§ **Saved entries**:
◇ ◇ ◇ ◇

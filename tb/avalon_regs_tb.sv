// avalon_regs_tb: checks the game register file.
// Writes random words to random registers, with and without chipselect and
// write, and compares every register with a reference copy one clock later.
// Also checks that reset clears all eight registers.
module avalon_regs_tb;
  import mc_pkg::*;

  logic clk = 0, reset = 1, chipselect = 0, write = 0;
  logic [2:0]  address = '0;
  logic [31:0] writedata = '0;
  logic [31:0] regs [8];
  logic [31:0] model [8];
  int checks = 0, failures = 0;

  avalon_regs dut (.clk, .reset, .chipselect, .write, .address, .writedata, .regs_o(regs));

  always #5 clk = ~clk;

  task automatic check_all(string what);
    for (int i = 0; i < 8; i++) begin
      checks++;
      if (regs[i] !== model[i]) begin
        failures++;
        $display("FAIL %s reg %0d = %h, expected %h", what, i, regs[i], model[i]);
      end
    end
  endtask

  initial begin
    repeat (100000) @(posedge clk);
    failures++;
    $display("watchdog expired");
    $display("TB_RESULT checks=%0d failures=%0d", checks, failures);
    $finish;
  end

  initial begin
    for (int i = 0; i < 8; i++) model[i] = '0;
    repeat (2) @(posedge clk);
    #1 check_all("after reset");
    reset = 0;
    for (int n = 0; n < 400; n++) begin
      @(negedge clk);
      chipselect = ($urandom % 4) != 0;
      write      = ($urandom % 4) != 0;
      address    = 3'($urandom);
      writedata  = $urandom;
      @(posedge clk);
      if (chipselect && write) model[address] = writedata;
      #1 check_all("write");
    end
    // reset again after the registers hold data
    @(negedge clk) reset = 1; chipselect = 0;
    @(posedge clk);
    for (int i = 0; i < 8; i++) model[i] = '0;
    #1 check_all("second reset");
    $display("TB_RESULT checks=%0d failures=%0d", checks, failures);
    $finish;
  end
endmodule
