// color_table: the colour table that the one-byte picture pixels index.
//
// Pictures are stored at one byte per pixel instead of three; each byte
// selects one of 256 entries of this table, which gives the 24-bit RGB colour
// sent to the VGA DAC. The lookup is registered: the colour for the index
// sampled on a clock edge appears after that edge (latency one clock).
//
// The document does not give the table's entries. This design uses the
// fixed 3-3-2 split: index bits [7:5] are red, [4:2] green, [1:0] blue, each
// widened to eight bits by repeating its bits. Index 0 (black) also serves as
// the transparent colour of the pictures; the renderer never looks it up for a
// transparent pixel.
module color_table (
  input  logic        clk,
  input  logic [7:0]  idx,
  output logic [23:0] rgb
);

  logic [23:0] table_q [256];

  initial begin
    for (int i = 0; i < 256; i++) begin
      logic [2:0] r, g;
      logic [1:0] b;
      r = 3'(i >> 5);
      g = 3'(i >> 2);
      b = 2'(i);
      table_q[i] = {r, r, r[2:1], g, g, g[2:1], b, b, b, b};
    end
  end

  always_ff @(posedge clk) rgb <= table_q[idx];

endmodule
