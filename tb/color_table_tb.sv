// color_table_tb: checks all 256 colour-table entries against the 3-3-2
// expansion (each channel's bits repeated to eight bits: a 3-bit value v gives
// v*73/2 rounded down, a 2-bit value v gives v*85) and the one-clock latency.
module color_table_tb;
  logic clk = 0;
  logic [7:0] idx = '0;
  logic [23:0] rgb;
  int checks = 0, failures = 0;

  color_table dut (.clk, .idx, .rgb);

  always #5 clk = ~clk;

  initial begin
    repeat (5000) @(posedge clk);
    failures++;
    $display("watchdog expired");
    $display("TB_RESULT checks=%0d failures=%0d", checks, failures);
    $finish;
  end

  initial begin
    for (int i = 0; i < 256; i++) begin
      int r3, g3, b2, er, eg, eb;
      @(negedge clk) idx = 8'(i);
      @(posedge clk) #1;
      r3 = (i >> 5) & 7; g3 = (i >> 2) & 7; b2 = i & 3;
      er = (r3 * 73) / 2; eg = (g3 * 73) / 2; eb = b2 * 85;
      checks++;
      if (rgb != {8'(er), 8'(eg), 8'(eb)}) begin
        failures++;
        $display("FAIL index %0d: %h expected %02h%02h%02h", i, rgb, er, eg, eb);
      end
    end
    @(negedge clk) idx = 8'h00;
    #1 begin checks++; if (rgb != 24'hFFFFFF) begin failures++; $display("FAIL changed before edge"); end end
    @(posedge clk) #1;
    checks++; if (rgb != 24'h000000) begin failures++; $display("FAIL black"); end
    $display("TB_RESULT checks=%0d failures=%0d", checks, failures);
    $finish;
  end
endmodule
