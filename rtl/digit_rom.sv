// digit_rom: one-bit ROM with the ten 16x16 digits used for the coin, level,
// attack and hit-point read-outs.
//
// Ten digits of 16 x 16 pixels at one bit per pixel (320 bytes), as in the
// published picture table. Pixel (x, y) of digit d is at address
// (d*16 + y)*16 + x. The read is registered (latency one clock).
//
// The digit shapes are this design's own: seven-segment digits computed when
// the ROM is initialised. The segments are two pixels thick:
//   a: rows 1-2,   columns 4-11      d: rows 13-14, columns 4-11
//   g: rows 7-8,   columns 4-11
//   f: columns 2-3,   rows 2-7       b: columns 12-13, rows 2-7
//   e: columns 2-3,   rows 8-13      c: columns 12-13, rows 8-13
module digit_rom
  import mc_pkg::*;
#(
  localparam int unsigned DEPTH = DIG_W * DIG_H * DIG_N,
  localparam int unsigned ADDR_W    = $clog2(DEPTH)
) (
  input  logic          clk,
  input  logic [ADDR_W-1:0] addr,
  output logic          q
);

  logic mem [DEPTH];

  // Segments lit per digit, {a,b,c,d,e,f,g}.
  function automatic logic [6:0] segments(input int d);
    case (d)
      0: return 7'b1111110;
      1: return 7'b0110000;
      2: return 7'b1101101;
      3: return 7'b1111001;
      4: return 7'b0110011;
      5: return 7'b1011011;
      6: return 7'b1011111;
      7: return 7'b1110000;
      8: return 7'b1111111;
      default: return 7'b1111011;
    endcase
  endfunction

  function automatic logic pixel(input int d, input int col, input int row);
    logic [6:0] s;
    logic mid_x, left, right, upper, lower;
    s     = segments(d);
    mid_x = (col >= 4 && col <= 11);
    left  = (col == 2 || col == 3);
    right = (col == 12 || col == 13);
    upper = (row >= 2 && row <= 7);
    lower = (row >= 8 && row <= 13);
    return (s[6] && mid_x && (row == 1 || row == 2))   ||
           (s[5] && right && upper)                ||
           (s[4] && right && lower)                ||
           (s[3] && mid_x && (row == 13 || row == 14)) ||
           (s[2] && left && lower)                 ||
           (s[1] && left && upper)                 ||
           (s[0] && mid_x && (row == 7 || row == 8));
  endfunction

  initial begin
    for (int d = 0; d < int'(DIG_N); d++)
      for (int y = 0; y < int'(DIG_H); y++)
        for (int x = 0; x < int'(DIG_W); x++)
          mem[(d * int'(DIG_H) + y) * int'(DIG_W) + x] = pixel(d, x, y);
  end

  always_ff @(posedge clk) q <= mem[addr];

endmodule
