// digit_rom_tb: checks the 16x16 seven-segment digits: which segments each
// digit lights (probed at one pixel inside each segment), the number of lit
// pixels of every digit, unlit
// background pixels and the one-clock read latency.
// A horizontal segment is 8x2 = 16 pixels, a vertical one 2x6 = 12 pixels.
module digit_rom_tb;
  logic clk = 0;
  logic [11:0] addr = '0;
  logic q;
  int checks = 0, failures = 0;

  digit_rom dut (.clk, .addr, .q);

  always #5 clk = ~clk;

  task automatic read(int d, int x, int y, output logic v);
    @(negedge clk) addr = 12'((d * 16 + y) * 16 + x);
    @(posedge clk) #1 v = q;
  endtask

  initial begin
    repeat (50000) @(posedge clk);
    failures++;
    $display("watchdog expired");
    $display("TB_RESULT checks=%0d failures=%0d", checks, failures);
    $finish;
  end

  initial begin
    // lit segments a..g per digit, as on a seven-segment display
    string segs [10] = '{"abcdef", "bc", "abdeg", "abcdg", "bcfg", "acdfg", "acdefg", "abc", "abcdefg", "abcdfg"};
    // probe pixel inside each segment a..g
    int px [7] = '{7, 12, 13, 8, 2, 3, 6};
    int py [7] = '{1, 4, 10, 14, 10, 5, 8};
    logic v;
    for (int d = 0; d < 10; d++) begin
      int lit, expect_lit, nh, nv;
      for (int s = 0; s < 7; s++) begin
        logic on;
        on = 1'b0;
        for (int k = 0; k < segs[d].len(); k++) if (segs[d][k] == byte'("a" + s)) on = 1'b1;
        read(d, px[s], py[s], v);
        checks++;
        if (v != on) begin failures++; $display("FAIL digit %0d segment %0d = %0d", d, s, v); end
      end
      lit = 0;
      for (int y = 0; y < 16; y++) for (int x = 0; x < 16; x++) begin
        read(d, x, y, v);
        lit += int'(v);
      end
      nh = 0; nv = 0;
      for (int k = 0; k < segs[d].len(); k++)
        if (segs[d][k] == "a" || segs[d][k] == "d" || segs[d][k] == "g") nh++; else nv++;
      expect_lit = 16 * nh + 12 * nv;
      checks++;
      if (lit != expect_lit) begin failures++; $display("FAIL digit %0d lit %0d expected %0d", d, lit, expect_lit); end
      read(d, 0, 0, v);  checks++; if (v) begin failures++; $display("FAIL corner lit"); end
      read(d, 7, 4, v);  checks++; if (v) begin failures++; $display("FAIL hole lit"); end
    end
    $display("TB_RESULT checks=%0d failures=%0d", checks, failures);
    $finish;
  end
endmodule
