// font_rom: one-bit 5x8 character ROM for the text on screen.
//
// It holds FONT_N = 53 glyphs of 5 x 8 pixels, one bit per pixel, as in the
// published picture table (265 bytes). Pixel (col, row) of glyph g is at
// address g*40 + row*5 + col; a 1 is drawn, a 0 is transparent. The read is
// registered: the bit for the address sampled on a clock edge appears after
// that edge (latency one clock).
//
// Glyph numbering is this design's choice: 0 is the space, 1..26 are the
// letters A..Z, 27..36 the digits 0..9; the remaining codes are blank. The
// letter shapes are a common 5x7 pixel font (bottom row empty), written below
// as five column bytes per glyph, bit r of a column byte being row r.
module font_rom
  import mc_pkg::*;
#(
  localparam int unsigned DEPTH = FONT_W * FONT_H * FONT_N,
  localparam int unsigned ADDR_W    = $clog2(DEPTH)
) (
  input  logic          clk,
  input  logic [ADDR_W-1:0] addr,
  output logic          q
);

  logic mem [DEPTH];

  // Five column bytes, leftmost column in the top byte.
  function automatic logic [39:0] glyph_cols(input int code);
    case (code)
      1:  return 40'h7C_12_11_12_7C;  // A
      2:  return 40'h7F_49_49_49_36;  // B
      3:  return 40'h3E_41_41_41_22;  // C
      4:  return 40'h7F_41_41_41_3E;  // D
      5:  return 40'h7F_49_49_49_41;  // E
      6:  return 40'h7F_09_09_09_01;  // F
      7:  return 40'h3E_41_41_51_73;  // G
      8:  return 40'h7F_08_08_08_7F;  // H
      9:  return 40'h00_41_7F_41_00;  // I
      10: return 40'h20_40_41_3F_01;  // J
      11: return 40'h7F_08_14_22_41;  // K
      12: return 40'h7F_40_40_40_40;  // L
      13: return 40'h7F_02_1C_02_7F;  // M
      14: return 40'h7F_04_08_10_7F;  // N
      15: return 40'h3E_41_41_41_3E;  // O
      16: return 40'h7F_09_09_09_06;  // P
      17: return 40'h3E_41_51_21_5E;  // Q
      18: return 40'h7F_09_19_29_46;  // R
      19: return 40'h26_49_49_49_32;  // S
      20: return 40'h03_01_7F_01_03;  // T
      21: return 40'h3F_40_40_40_3F;  // U
      22: return 40'h1F_20_40_20_1F;  // V
      23: return 40'h3F_40_38_40_3F;  // W
      24: return 40'h63_14_08_14_63;  // X
      25: return 40'h03_04_78_04_03;  // Y
      26: return 40'h61_59_49_4D_43;  // Z
      27: return 40'h3E_51_49_45_3E;  // 0
      28: return 40'h00_42_7F_40_00;  // 1
      29: return 40'h72_49_49_49_46;  // 2
      30: return 40'h21_41_49_4D_33;  // 3
      31: return 40'h18_14_12_7F_10;  // 4
      32: return 40'h27_45_45_45_39;  // 5
      33: return 40'h3C_4A_49_49_31;  // 6
      34: return 40'h41_21_11_09_07;  // 7
      35: return 40'h36_49_49_49_36;  // 8
      36: return 40'h46_49_49_29_1E;  // 9
      default: return 40'h0;          // space and unused codes
    endcase
  endfunction

  initial begin
    for (int gl = 0; gl < int'(FONT_N); gl++) begin
      logic [39:0] cols;
      cols = glyph_cols(gl);
      for (int r = 0; r < int'(FONT_H); r++)
        for (int c = 0; c < int'(FONT_W); c++)
          mem[gl * 40 + r * 5 + c] = cols[(4 - c) * 8 + r];
    end
  end

  always_ff @(posedge clk) q <= mem[addr];

endmodule
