// font_rom_tb: checks glyph pictures in the 5x8 font ROM against bitmaps
// drawn here as text ('#' = lit), the address layout g*40 + row*5 + col, the
// blank glyphs and the one-clock read latency.
module font_rom_tb;
  logic clk = 0;
  logic [11:0] addr = '0;
  logic q;
  int checks = 0, failures = 0;

  font_rom dut (.clk, .addr, .q);

  always #5 clk = ~clk;

  task automatic check_glyph(int g, string rows [8]);
    for (int r = 0; r < 8; r++)
      for (int c = 0; c < 5; c++) begin
        @(negedge clk) addr = 12'(g * 40 + r * 5 + c);
        @(posedge clk) #1;
        checks++;
        if (q != (rows[r][c] == "#")) begin
          failures++;
          $display("FAIL glyph %0d row %0d col %0d = %0d", g, r, c, q);
        end
      end
  endtask

  initial begin
    repeat (20000) @(posedge clk);
    failures++;
    $display("watchdog expired");
    $display("TB_RESULT checks=%0d failures=%0d", checks, failures);
    $finish;
  end

  initial begin
    string a_rows [8] = '{"..#..", ".#.#.", "#...#", "#...#", "#####", "#...#", "#...#", "....."};
    string l_rows [8] = '{"#....", "#....", "#....", "#....", "#....", "#....", "#####", "....."};
    string t_rows [8] = '{"#####", "#.#.#", "..#..", "..#..", "..#..", "..#..", "..#..", "....."};
    string one    [8] = '{"..#..", ".##..", "..#..", "..#..", "..#..", "..#..", ".###.", "....."};
    string blank  [8] = '{".....", ".....", ".....", ".....", ".....", ".....", ".....", "....."};
    check_glyph(1, a_rows);    // A
    check_glyph(12, l_rows);   // L
    check_glyph(20, t_rows);   // T
    check_glyph(28, one);      // 1
    check_glyph(0, blank);     // space
    check_glyph(52, blank);    // last, unused
    // latency
    @(negedge clk) addr = 12'(40 + 20);   // A, row 4, col 0: lit
    @(posedge clk) #1;
    @(negedge clk) addr = 12'(0);
    #1 begin checks++; if (q != 1'b1) begin failures++; $display("FAIL changed before edge"); end end
    @(posedge clk) #1;
    checks++; if (q != 1'b0) begin failures++; $display("FAIL no change after edge"); end
    $display("TB_RESULT checks=%0d failures=%0d", checks, failures);
    $finish;
  end
endmodule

◇ ◇ ◇ ◇

For each line above that carries the word "unsigned", copy it out.

§ **Response area**:
  localparam int unsigned DEPTH = DIG_W * DIG_H * DIG_N,
  localparam int unsigned ADDR_W    = $clog2(DEPTH)
  localparam int unsigned DEPTH = FONT_W * FONT_H * FONT_N,
  localparam int unsigned ADDR_W    = $clog2(DEPTH)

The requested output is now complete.